# S&W 38 special vs. 38 "regular"



## rbmingie (Jun 17, 2019)

Back in the mid 70's my father gave me a very old Smith revolver that breaks down like a double barrel shotgun. He said this gun was a 38 regular, not a 38 special. I've never heard of a 38 regular outside my conversation with my father. So, my question...is it possible to get ammo for this gun? Like I said, I've never heard of a 38 regular...


----------



## denner12 (Oct 14, 2017)

I believe the pistol is a "lemon squeezer."
https://en.wikipedia.org/wiki/Smith_&_Wesson_Safety_Hammerless

I believe it's likewise chambered in .38 S&W Blackpowder developed in 1876-77. The .38 Smith and Wesson Cartridge was a fairly mild black powder cartridge that was typically chambered in break-top revolvers.

I'd be extremely careful to make sure the pistol's condition is up to par to shoot(i.e. take it to a competent gunsmith and have it checked thoroughly.) I'm pretty sure you could probably reload .38 S&W Blackpowder cartridges, and you may be able to find commercial ammo perhaps? Likewise, the pistol may have collectors value?


----------



## Steve M1911A1 (Feb 6, 2008)

*1.* Do not clean it up too much. Removing the dings and patina of age will destroy its value to a collector. Remove dirt, of course, and any rust which will come off when rubbed with a rough cloth that carries some oil (or with the end grain of an oily piece of balsa wood).
*2.* Modern .38 S&W cartridges are loaded "soft," exactly because of old pistols like yours. But do have it checked first.


----------



## win231 (Aug 5, 2015)

I've heard people are "going green" these days, but.....


----------



## pic (Nov 14, 2009)

38 reloads , wadcutters might be an option. 
Load n shoot away. If you're nervous about the integrity of the piece , let your wife shoot it first. (Kidding) maybe, lol, good luck


----------



## Steve M1911A1 (Feb 6, 2008)

pic said:


> 38 reloads , wadcutters might be an option...


Yeah. OK.
But _which_ "38 reloads"?

Most of what you'll find, nowadays, is .38 Special, not .38 S&W.
And there's one heck of a difference!
The .38 Special is longer and slimmer; the .38 S&W is short and fat. They are _not_ interchangeable!

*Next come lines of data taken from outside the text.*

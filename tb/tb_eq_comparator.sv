// tb_eq_comparator: exhaustive test of the 8-bit equality comparator. Every
// pair (p, q) is applied with the enable high and low; match must be set
// exactly for p == q while enabled.
module tb_eq_comparator;
  logic       en, match;
  logic [7:0] p, q;
  int checks = 0, failures = 0;

  eq_comparator #(.WIDTH(8)) dut (.en(en), .p(p), .q(q), .match(match));

  initial begin
    #10000000;
    failures++;
    $display("watchdog expired");
    $display("TB_RESULT checks=%0d failures=%0d", checks, failures);
    $finish;
  end

  initial begin
    for (int e = 0; e < 2; e++)
      for (int a = 0; a < 256; a++)
        for (int b = 0; b < 256; b++) begin
          en = e[0]; p = 8'(a); q = 8'(b);
          #1;
          checks++;
          if (match !== (e == 1 && a == b)) begin
            failures++;
            if (failures < 10) $display("en=%0d p=%0d q=%0d match=%0b", e, a, b, match);
          end
        end
    $display("TB_RESULT checks=%0d failures=%0d", checks, failures);
    $finish;
  end
endmodule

While a .38 Special cartridge loaded with a flush-fit wadcutter bullet might fit into a .38 S&W chamber, because it's smaller in diameter and its flush-fit bullet shortens its length, the result of firing it would be disastrous!
The .38 S&W pistol is not engineered to withstand even low-pressure .38 Special loads.


----------



## pic (Nov 14, 2009)

I stand corrected, I was thinking + p ammo. Thought the spl were low end.
Good correction


----------



## 54rambler (Oct 15, 2018)

Winchester and Remington used to sell factory loads in 38S&W. You just don't see them very often because there aren't many people shooting it anymore. I think the biggest buyers were owners of old Webley and Enfield revolvers from WWI. 
I would take it to a qualified gunsmith before ever trying to shoot it. It's an old survivor from a bygone era. There's no way to know how strong the springs are, or the release latch that opens the gun. All could be weak points that could cause problems if fired. It might be best used as a reminder of your dad and find a decent, newer revolver to shoot. Then pass them both on to your heirs sometime in the future. I wish I had been able to inherit my dad's gun when he passed, but it was a dep't issued gun and had to be turned in.


----------



## rbmingie (Jun 17, 2019)

Thanks for the input everybody. It actually belongs to my youngest son now. I'll make sure it gets inspected before he shoots it. I think I'm gonna suggest keeping it as a family heirloom and not shooting it as was suggested in a post by 54rambler.


----------



## denner12 (Oct 14, 2017)

win231 said:


> I've heard people are "going green" these days, but.....


Maybe it's a "Lime Squeezer?"


----------